Quake village 'will be safe'

Quake village 'will be safe'

BEN HEATHER AND OLIVIA BELL
Last updated 05:00 16/04/2011
 
Homes in Christchurch's temporary earthquake villages will be comfortable and safe, contractors say.

The Department of Building and Housing announced on Thursday that 300 temporary homes would be placed in Linwood Park and Rawhiti Domain in New Brighton for people left homeless by the February quake.

Linwood resident Rose Castree said people would be disappointed when the temporary accommodation filled the park, but she realised that "wherever you put them someone will complain".

"Even 100 people is a heck of lot to put on there," she said.

Part of the park often turned into a swamp in winter, making it a questionable place to build houses, Castree said.

Several rugby and rugby league teams used the park and would have nowhere else to go if the village took over, she said.

Nathan Daniels, 15, Ben Paterson, 14, and Jesse Pihama, 14, were unsure about the park being converted into a village.

The three teenagers use the park for recreation and said losing the park would disappoint the community.

Des Smith, who walks through Linwood Park every day, said it was positive that the site was being used for temporary housing.

"They have got to have somewhere to go and wherever you set them up somebody is going to moan," he said. "It's just one of those things you have got to get on and do."

Mark Saunders, who has walked his dog Ronnie in Rawhiti Domain for the past six years, said he was disappointed there had been no public consultation about the temporary village.

"I'm not overly happy.
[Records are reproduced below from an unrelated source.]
// twiddle_gen: twiddle factor W_64^e = exp(-j*2*pi*e/64) as fixed-point constants.
//
// The factors are not kept in a ROM or a memory file: the 64 values are computed at
// elaboration time from cos/sin and the exponent selects one of them through
// combinational logic, so each stage sees its twiddle in the same cycle as its
// exponent (no read latency). Format: signed TW_W bits with 1.0 = 2^(TW_W-2), values
// rounded to nearest, so +-1.0 is exact.
//
// Interface: exp_i (6 bits, taken modulo 64) -> w_re_o = round(cos(2*pi*e/64) * 2^(TW_W-2)),
// w_im_o = round(-sin(2*pi*e/64) * 2^(TW_W-2)). Purely combinational.
// The constant table instead of a ROM follows the processor description; the word
// length TW_W is a design choice.
module twiddle_gen #(
  parameter int unsigned TW_W = 12
) (
  input  logic [5:0]             exp_i,
  output logic signed [TW_W-1:0] w_re_o,
  output logic signed [TW_W-1:0] w_im_o
);

  localparam real PI  = 3.14159265358979323846;
  localparam real ONE = real'(1 << (TW_W - 2));

  typedef logic signed [TW_W-1:0] tw_t;

  function automatic tw_t tw_round(input real v);
    return tw_t'($rtoi(v >= 0.0 ? v + 0.5 : v - 0.5));
  endfunction

  function automatic tw_t tw_cos(input int e);
    return tw_round($cos(2.0 * PI * real'(e) / 64.0) * ONE);
  endfunction

  function automatic tw_t tw_msin(input int e);
    return tw_round(-$sin(2.0 * PI * real'(e) / 64.0) * ONE);
  endfunction

  tw_t re_tab [64];
  tw_t im_tab [64];

  for (genvar e = 0; e < 64; e++) begin : g_tab
    localparam tw_t RE = tw_cos(e);
    localparam tw_t IM = tw_msin(e);
    assign re_tab[e] = RE;
    assign im_tab[e] = IM;
  end

  assign w_re_o = re_tab[exp_i];
  assign w_im_o = im_tab[exp_i];

endmodule
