// tb_twiddle_gen: checks all 64 twiddle factors against cos/-sin computed here.
// Each component must be within half an LSB of the exact value (round to nearest)
// and the eight multiples of 45 degrees with exact values must be exact.
module tb_twiddle_gen;
  localparam int TW_W = 12;
  localparam real ONE = 1024.0;
  localparam real PI  = 3.14159265358979323846;

  logic [5:0]             e;
  logic signed [TW_W-1:0] wr, wi;
  int checks = 0, failures = 0;

  twiddle_gen #(.TW_W(TW_W)) dut (.exp_i(e), .w_re_o(wr), .w_im_o(wi));

  task automatic check(input bit ok, input string what);
    checks++;
    if (!ok) begin failures++; $display("FAIL: %s", what); end
  endtask

  initial begin
    #1000;
    failures++;
    $display("FAIL: watchdog");
    $display("TB_RESULT checks=%0d failures=%0d", checks, failures);
    $finish;
  end

  initial begin
    for (int k = 0; k < 64; k++) begin
      real cr, ci;
      e = 6'(k);
      #1;
      cr = $cos(2.0 * PI * k / 64.0) * ONE;
      ci = -$sin(2.0 * PI * k / 64.0) * ONE;
      check((real'(wr) - cr) <= 0.5 && (cr - real'(wr)) <= 0.5,
            $sformatf("e=%0d re=%0d exact %f", k, wr, cr));
      check((real'(wi) - ci) <= 0.5 && (ci - real'(wi)) <= 0.5,
            $sformatf("e=%0d im=%0d exact %f", k, wi, ci));
    end
    // exact points: W^0 = 1, W^16 = -j, W^32 = -1, W^48 = j
    e = 6'd0;  #1; check(wr == 1024 && wi == 0, "W^0");
    e = 6'd16; #1; check(wr == 0 && wi == -1024, "W^16");
    e = 6'd32; #1; check(wr == -1024 && wi == 0, "W^32");
    e = 6'd48; #1; check(wr == 0 && wi == 1024, "W^48");
    e = 6'd8;  #1; check(wr == 724 && wi == -724, "W^8 = (1-j)/sqrt2");
    $display("TB_RESULT checks=%0d failures=%0d", checks, failures);
    $finish;
  end
endmodule
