// r4_butterfly: radix-4 butterfly with input twiddle factors (the "R4" element).
//
// Input F(l,q), l = 0..3, is first multiplied by W^(l*q): input 0 passes unscaled and
// inputs 1..3 go through a complex multiplier each with the twiddles w1 = W^q,
// w2 = W^2q, w3 = W^3q. The four products b_l then form the 4-point DFT
//   X(p) = sum_l b_l * (-j)^(l*p),  p = 0..3,
// which needs only additions, subtractions and real/imaginary swaps (multiplication by
// +-1 and +-j). Outputs are IN_W+3 bits: one bit for the twiddle rotation and two for
// the sum of four terms, so nothing overflows.
//
// Interface: x_re/x_im[4] signed IN_W bits, w_re/w_im[1..3] signed TW_W bits (index 0
// unused), y_re/y_im[4] signed IN_W+3 bits. Combinational; the stage around it
// registers the result into the next frame memory.
// The twiddle-then-4-point-DFT structure follows the butterfly drawn for the design;
// word lengths and rounding are design choices.
module r4_butterfly #(
  parameter int unsigned IN_W = 8,
  parameter int unsigned TW_W = 12
) (
  input  logic signed [IN_W-1:0]   x_re [4],
  input  logic signed [IN_W-1:0]   x_im [4],
  input  logic signed [TW_W-1:0]   w_re [4],
  input  logic signed [TW_W-1:0]   w_im [4],
  output logic signed [IN_W+2:0]   y_re [4],
  output logic signed [IN_W+2:0]   y_im [4]
);

  localparam int unsigned OW = IN_W + 3;

  logic signed [IN_W:0] b_re [4];
  logic signed [IN_W:0] b_im [4];

  // Input 0 always has twiddle W^0 = 1.
  assign b_re[0] = (IN_W + 1)'(x_re[0]);
  assign b_im[0] = (IN_W + 1)'(x_im[0]);

  for (genvar l = 1; l < 4; l++) begin : g_mul
    cmult #(.W(IN_W), .TW_W(TW_W)) u_cmult (
      .a_re(x_re[l]), .a_im(x_im[l]),
      .w_re(w_re[l]), .w_im(w_im[l]),
      .p_re(b_re[l]), .p_im(b_im[l])
    );
  end

  logic signed [OW-1:0] e_re [4];
  logic signed [OW-1:0] e_im [4];

  always_comb begin
    for (int l = 0; l < 4; l++) begin
      e_re[l] = OW'(b_re[l]);
      e_im[l] = OW'(b_im[l]);
    end
    // p = 0: b0 + b1 + b2 + b3
    y_re[0] = e_re[0] + e_re[1] + e_re[2] + e_re[3];
    y_im[0] = e_im[0] + e_im[1] + e_im[2] + e_im[3];
    // p = 1: b0 - j b1 - b2 + j b3
    y_re[1] = e_re[0] + e_im[1] - e_re[2] - e_im[3];
    y_im[1] = e_im[0] - e_re[1] - e_im[2] + e_re[3];
    // p = 2: b0 - b1 + b2 - b3
    y_re[2] = e_re[0] - e_re[1] + e_re[2] - e_re[3];
    y_im[2] = e_im[0] - e_im[1] + e_im[2] - e_im[3];
    // p = 3: b0 + j b1 - b2 - j b3
    y_re[3] = e_re[0] - e_im[1] - e_re[2] + e_im[3];
    y_im[3] = e_im[0] + e_re[1] - e_im[2] - e_re[3];
  end

endmodule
There was no warning and no consultation, but I guess they have got to go somewhere."

He said it was a "bit upsetting" to lose the park.
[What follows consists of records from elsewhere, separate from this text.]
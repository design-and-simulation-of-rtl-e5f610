// tb_r4_butterfly: radix-4 butterfly against an independent model.
// Inputs are random IN_W-bit words; the twiddles are W^q, W^2q, W^3q for random q,
// computed here from cos/sin. The model rounds each twiddle product to the nearest
// integer and evaluates X(p) = sum_l b_l * exp(-j*pi/2*l*p) with explicit complex
// rotations, so the comparison is exact.
module tb_r4_butterfly;
  localparam int IN_W = 8;
  localparam int TW_W = 12;
  localparam real PI = 3.14159265358979323846;

  logic signed [IN_W-1:0] xr [4], xi [4];
  logic signed [TW_W-1:0] wr [4], wi [4];
  logic signed [IN_W+2:0] yr [4], yi [4];
  int checks = 0, failures = 0;

  r4_butterfly #(.IN_W(IN_W), .TW_W(TW_W)) dut (
    .x_re(xr), .x_im(xi), .w_re(wr), .w_im(wi), .y_re(yr), .y_im(yi));

  function automatic int tw(input int e, input bit im);
    real v;
    v = im ? -$sin(2.0 * PI * e / 64.0) : $cos(2.0 * PI * e / 64.0);
    return $rtoi($floor(v * 1024.0 + 0.5));
  endfunction

  initial begin
    #100000;
    failures++;
    $display("FAIL: watchdog");
    $display("TB_RESULT checks=%0d failures=%0d", checks, failures);
    $finish;
  end

  initial begin
    for (int t = 0; t < 1000; t++) begin
      int q;
      int ar [4], ai [4], br [4], bi [4];
      q = (t < 16) ? t : int'($urandom_range(15));
      for (int l = 0; l < 4; l++) begin
        ar[l] = (t == 1) ? -128 : int'($urandom_range(255)) - 128;
        ai[l] = (t == 1) ? -128 : int'($urandom_range(255)) - 128;
        xr[l] = IN_W'(ar[l]);
        xi[l] = IN_W'(ai[l]);
        wr[l] = TW_W'(tw(l * q % 64, 1'b0));
        wi[l] = TW_W'(tw(l * q % 64, 1'b1));
        br[l] = $rtoi($floor((real'(ar[l]) * tw(l * q % 64, 0) - real'(ai[l]) * tw(l * q % 64, 1)) / 1024.0 + 0.5));
        bi[l] = $rtoi($floor((real'(ar[l]) * tw(l * q % 64, 1) + real'(ai[l]) * tw(l * q % 64, 0)) / 1024.0 + 0.5));
      end
      #1;
      for (int p = 0; p < 4; p++) begin
        int er, ei;
        er = 0; ei = 0;
        for (int l = 0; l < 4; l++) begin
          // multiply b_l by (-j)^(l*p): rotate by -90 degrees (l*p mod 4) times
          int vr, vi, tmp;
          vr = br[l]; vi = bi[l];
          for (int r = 0; r < (l * p) % 4; r++) begin
            tmp = vr; vr = vi; vi = -tmp;
          end
          er += vr; ei += vi;
        end
        checks++;
        if (int'(yr[p]) != er || int'(yi[p]) != ei) begin
          failures++;
          if (failures < 10)
            $display("FAIL: q=%0d X(%0d) = (%0d,%0d), expected (%0d,%0d)", q, p, yr[p], yi[p], er, ei);
        end
      end
    end
    $display("TB_RESULT checks=%0d failures=%0d", checks, failures);
    $finish;
  end
endmodule
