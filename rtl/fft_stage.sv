// fft_stage: one radix-4 stage of the 64-point FFT ("shift and 16 repeat").
//
// The stage owns a 4-bit butterfly counter. In the first clock in which its source
// memory holds a frame and its destination memory is empty it computes butterfly 0,
// and it goes on with butterflies 1..15 in the next 15 clocks. In the clock of
// butterfly j it reads the four words a(j,0..3) of the source (addresses from
// fft_pkg::bfly_addr), multiplies them by the twiddles W_64^(tw_exp) produced
// directly by twiddle_gen instances, passes them through the R4 butterfly and writes
// the four results to the same addresses of the destination memory (in-place
// addressing, so no address translation is needed between stages). With butterfly 15
// it fills the destination, passing the frame's direction tag on.
//
// The source is released (src_drain_o) with butterfly 15, or with butterfly 0 when
// EARLY_DRAIN is set. The first stage uses EARLY_DRAIN: it reads word a in clock
// (a mod 16) of its run, never later than the input loader, writing one word per clock
// in address order, can overwrite it, so the next frame can be loaded at once.
//
// Parameters: STAGE (0, 1, 2) selects the stride 16/4/1 and the twiddle pattern;
// stage 0 uses only W^0. IN_W is the source word width; results are IN_W+3 bits.
// Timing: one butterfly per clock, 16 clocks per frame, back to back. busy_o is high in
// the 16 clocks of a run. The stage structure and 16 butterflies per stage follow the
// processor's block diagram; the address mapping (decimation in time, in place), the
// start rule and the early release are this design's own.
module fft_stage
  import fft_pkg::*;
#(
  parameter int unsigned STAGE = 0,
  parameter int unsigned IN_W  = 8,
  parameter int unsigned TW_W  = 12,
  parameter bit          EARLY_DRAIN = 1'b0
) (
  input  logic                   clk,
  input  logic                   rst_n,
  // source memory
  input  logic                   src_full_i,
  input  dir_e                   src_dir_i,
  output addr_t                  src_addr_o [4],
  input  logic signed [IN_W-1:0] src_re_i   [4],
  input  logic signed [IN_W-1:0] src_im_i   [4],
  output logic                   src_drain_o,
  // destination memory
  input  logic                   dst_full_i,
  output logic [3:0]             dst_we_o,
  output addr_t                  dst_addr_o [4],
  output logic signed [IN_W+2:0] dst_re_o   [4],
  output logic signed [IN_W+2:0] dst_im_o   [4],
  output logic                   dst_fill_o,
  output dir_e                   dst_dir_o,
  // status
  output logic                   busy_o
);

  bfly_t j;      // butterfly in progress
  logic  run;    // butterflies 1..15 pending
  logic  go;     // butterfly 0 this clock
  logic  step;   // a butterfly this clock
  bfly_t jj;     // butterfly index of this clock
  logic  last;

  assign go   = !run && src_full_i && !dst_full_i;
  assign step = go || run;
  assign jj   = run ? j : '0;
  assign last = run && (j == bfly_t'(BFLY - 1));

  always_ff @(posedge clk or negedge rst_n) begin
    if (!rst_n) begin
      run <= 1'b0;
      j   <= '0;
    end else if (go) begin
      run <= 1'b1;
      j   <= bfly_t'(1);
    end else if (run) begin
      j <= j + 1'b1;
      if (last) run <= 1'b0;
    end
  end

  logic signed [TW_W-1:0] w_re [4];
  logic signed [TW_W-1:0] w_im [4];

  for (genvar l = 0; l < 4; l++) begin : g_port
    assign src_addr_o[l] = bfly_addr(STAGE, jj, 2'(l));
    assign dst_addr_o[l] = bfly_addr(STAGE, jj, 2'(l));
    twiddle_gen #(.TW_W(TW_W)) u_tw (
      .exp_i (tw_exp(STAGE, jj, 2'(l))),
      .w_re_o(w_re[l]),
      .w_im_o(w_im[l])
    );
  end

  r4_butterfly #(.IN_W(IN_W), .TW_W(TW_W)) u_r4 (
    .x_re(src_re_i), .x_im(src_im_i),
    .w_re(w_re),     .w_im(w_im),
    .y_re(dst_re_o), .y_im(dst_im_o)
  );

  assign dst_we_o    = {4{step}};
  assign src_drain_o = EARLY_DRAIN ? go : last;
  assign dst_fill_o  = last;
  assign dst_dir_o   = src_dir_i;
  assign busy_o      = step;

  // The source frame stays in place for the whole run unless released early, and the
  // destination stays free until this stage fills it.
  a_src_held: assert property (@(posedge clk) disable iff (!rst_n)
    run |-> (src_full_i || EARLY_DRAIN) && !dst_full_i)
    else $error("frame memory changed hands during a stage run");

endmodule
Hawkins South Island manager Quin Henderson met the department and other village contractors yesterday to discuss the villages.
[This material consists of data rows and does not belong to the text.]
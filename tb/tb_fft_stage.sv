// tb_fft_stage: the three radix-4 stage configurations (STAGE 0, 1, 2).
//
// The testbench models the frame memories as integer arrays. A random frame goes
// through stage 0, then 1, then 2; after each stage every output word is compared
// with a reference computed here: output word a = hi*4S + p*S + lo (stride S =
// 16/4/1) is sum over l of round(in[hi*4S + l*S + lo] * W_64^(l*q*S)) * (-j)^(l*p),
// with q = 0, hi, or hi with its two base-4 digits swapped. The test also checks that
// a stage waits while its destination is full, runs exactly 16 clocks, fills its
// destination in the last clock, drains its source in the last clock (in the first
// for stage 0, built with EARLY_DRAIN) and passes the direction tag.
module tb_fft_stage;
  import fft_pkg::*;

  localparam int TW_W = 12;
  localparam real PI = 3.14159265358979323846;

  logic clk = 1'b0;
  logic rst_n = 1'b0;
  always #5 clk = ~clk;

  int checks = 0, failures = 0;

  // memory models: mem[s] is the source of stage s, mem[s+1] its destination
  int   mre [4][64];
  int   mim [4][64];
  logic src_full [3];
  dir_e src_dir  [3];
  logic dst_full [3];

  // per-stage signals
  addr_t      s0_sa [4], s1_sa [4], s2_sa [4];
  addr_t      s0_da [4], s1_da [4], s2_da [4];
  logic [3:0] s0_we, s1_we, s2_we;
  logic       drain [3], fill [3], busy [3];
  dir_e       ddir [3];
  logic signed [7:0]  s0_ir [4], s0_ii [4];
  logic signed [10:0] s0_or [4], s0_oi [4], s1_ir [4], s1_ii [4];
  logic signed [13:0] s1_or [4], s1_oi [4], s2_ir [4], s2_ii [4];
  logic signed [16:0] s2_or [4], s2_oi [4];

  always_comb begin
    for (int l = 0; l < 4; l++) begin
      s0_ir[l] = 8'(mre[0][s0_sa[l]]);  s0_ii[l] = 8'(mim[0][s0_sa[l]]);
      s1_ir[l] = 11'(mre[1][s1_sa[l]]); s1_ii[l] = 11'(mim[1][s1_sa[l]]);
      s2_ir[l] = 14'(mre[2][s2_sa[l]]); s2_ii[l] = 14'(mim[2][s2_sa[l]]);
    end
  end

  always @(posedge clk) begin
    for (int l = 0; l < 4; l++) begin
      if (s0_we[l]) begin mre[1][s0_da[l]] <= int'(s0_or[l]); mim[1][s0_da[l]] <= int'(s0_oi[l]); end
      if (s1_we[l]) begin mre[2][s1_da[l]] <= int'(s1_or[l]); mim[2][s1_da[l]] <= int'(s1_oi[l]); end
      if (s2_we[l]) begin mre[3][s2_da[l]] <= int'(s2_or[l]); mim[3][s2_da[l]] <= int'(s2_oi[l]); end
    end
  end

  fft_stage #(.STAGE(0), .IN_W(8), .TW_W(TW_W), .EARLY_DRAIN(1'b1)) u_s0 (
    .clk, .rst_n, .src_full_i(src_full[0]), .src_dir_i(src_dir[0]), .src_addr_o(s0_sa),
    .src_re_i(s0_ir), .src_im_i(s0_ii), .src_drain_o(drain[0]),
    .dst_full_i(dst_full[0]), .dst_we_o(s0_we), .dst_addr_o(s0_da),
    .dst_re_o(s0_or), .dst_im_o(s0_oi), .dst_fill_o(fill[0]), .dst_dir_o(ddir[0]),
    .busy_o(busy[0]));
  fft_stage #(.STAGE(1), .IN_W(11), .TW_W(TW_W)) u_s1 (
    .clk, .rst_n, .src_full_i(src_full[1]), .src_dir_i(src_dir[1]), .src_addr_o(s1_sa),
    .src_re_i(s1_ir), .src_im_i(s1_ii), .src_drain_o(drain[1]),
    .dst_full_i(dst_full[1]), .dst_we_o(s1_we), .dst_addr_o(s1_da),
    .dst_re_o(s1_or), .dst_im_o(s1_oi), .dst_fill_o(fill[1]), .dst_dir_o(ddir[1]),
    .busy_o(busy[1]));
  fft_stage #(.STAGE(2), .IN_W(14), .TW_W(TW_W)) u_s2 (
    .clk, .rst_n, .src_full_i(src_full[2]), .src_dir_i(src_dir[2]), .src_addr_o(s2_sa),
    .src_re_i(s2_ir), .src_im_i(s2_ii), .src_drain_o(drain[2]),
    .dst_full_i(dst_full[2]), .dst_we_o(s2_we), .dst_addr_o(s2_da),
    .dst_re_o(s2_or), .dst_im_o(s2_oi), .dst_fill_o(fill[2]), .dst_dir_o(ddir[2]),
    .busy_o(busy[2]));

  task automatic check(input bit ok, input string what);
    checks++;
    if (!ok) begin
      failures++;
      if (failures < 20) $display("FAIL: %s", what);
    end
  endtask

  function automatic int tw(input int e, input bit im);
    real v;
    v = im ? -$sin(2.0 * PI * e / 64.0) : $cos(2.0 * PI * e / 64.0);
    return $rtoi($floor(v * 1024.0 + 0.5));
  endfunction

  // expected output of stage s from the contents of mem[s]
  task automatic expect_stage(input int s, output int er [64], output int ei [64]);
    int S, hi, p, lo, q, e, br, bi, vr, vi, tmp;
    S = (s == 0) ? 16 : (s == 1) ? 4 : 1;
    for (int a = 0; a < 64; a++) begin
      hi = a / (4 * S);
      p  = (a / S) % 4;
      lo = a % S;
      q  = (s == 0) ? 0 : (s == 1) ? hi : (hi % 4) * 4 + hi / 4;
      er[a] = 0; ei[a] = 0;
      for (int l = 0; l < 4; l++) begin
        int xr, xi;
        xr = mre[s][hi * 4 * S + l * S + lo];
        xi = mim[s][hi * 4 * S + l * S + lo];
        e  = (l * q * S) % 64;
        br = $rtoi($floor((real'(xr) * tw(e, 0) - real'(xi) * tw(e, 1)) / 1024.0 + 0.5));
        bi = $rtoi($floor((real'(xr) * tw(e, 1) + real'(xi) * tw(e, 0)) / 1024.0 + 0.5));
        vr = br; vi = bi;
        for (int r = 0; r < (l * p) % 4; r++) begin
          tmp = vr; vr = vi; vi = -tmp;
        end
        er[a] += vr; ei[a] += vi;
      end
    end
  endtask

  initial begin
    repeat (5000) @(posedge clk);
    failures++;
    $display("FAIL: watchdog");
    $display("TB_RESULT checks=%0d failures=%0d", checks, failures);
    $finish;
  end

  initial begin
    for (int s = 0; s < 3; s++) begin
      src_full[s] = 1'b0; dst_full[s] = 1'b0; src_dir[s] = DIR_FWD;
    end
    for (int f = 0; f < 6; f++) begin
      // a random (or, for frame 1, full-scale negative) input frame in mem[0]
      for (int a = 0; a < 64; a++) begin
        mre[0][a] = (f == 1) ? -128 : int'($urandom_range(255)) - 128;
        mim[0][a] = (f == 1) ? -128 : int'($urandom_range(255)) - 128;
      end
      repeat (2) @(posedge clk);
      rst_n = 1'b1;
      for (int s = 0; s < 3; s++) begin
        int er [64], ei [64];
        int run, drains, fills;
        dir_e d;
        expect_stage(s, er, ei);
        d = dir_e'(f % 2);
        // destination still full for a few clocks: the stage must wait
        @(negedge clk);
        src_full[s] = 1'b1; src_dir[s] = d; dst_full[s] = 1'b1;
        repeat (4) begin
          @(negedge clk);
          check(!busy[s] && s0_we == 0 && s1_we == 0 && s2_we == 0,
                $sformatf("stage %0d started with a full destination", s));
        end
        dst_full[s] = 1'b0;
        run = 0; drains = 0; fills = 0;
        // the memory flags change at the clock edge, as in frame_mem
        do begin
          @(posedge clk);
          if (busy[s]) run++;
          if (drain[s]) begin
            drains++;
            // stage 0 releases its source with its first butterfly, the others with the last
            check(run == ((s == 0) ? 1 : 16), $sformatf("stage %0d drained in clock %0d", s, run));
            src_full[s] <= 1'b0;
          end
          if (fill[s]) begin
            fills++;
            check(run == 16, $sformatf("stage %0d filled in clock %0d", s, run));
            check(ddir[s] == d, "direction tag not passed");
            dst_full[s] <= 1'b1;
          end
        end while (run == 0 || busy[s]);
        check(run == 16, $sformatf("stage %0d ran %0d clocks", s, run));
        check(drains == 1 && fills == 1, $sformatf("stage %0d drain %0d fill %0d", s, drains, fills));
        @(negedge clk);
        check(!busy[s] && !src_full[s] && dst_full[s], "flags after the run");
        dst_full[s] = 1'b0;
        for (int a = 0; a < 64; a++) begin
          check(mre[s+1][a] == er[a] && mim[s+1][a] == ei[a],
                $sformatf("frame %0d stage %0d word %0d = (%0d,%0d), expected (%0d,%0d)",
                          f, s, a, mre[s+1][a], mim[s+1][a], er[a], ei[a]));
        end
      end
    end
    $display("TB_RESULT checks=%0d failures=%0d", checks, failures);
    $finish;
  end
endmodule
Hawkins, with Spanbild and Fulton Hogan, will build and install about 200 homes in Linwood, New Brighton and Kaiapoi.

Henderson said they would be safe and comfortable.

"I think there is some fear that these are going to be refugee camps," he said.

The first show home would be built in Linwood Park early next month, with homes being ready a few weeks later, he said.

"If we can get the show home up and running, then people can see it and get some more confidence."

The department had told contractors that homes would not be built on sports grounds, he said.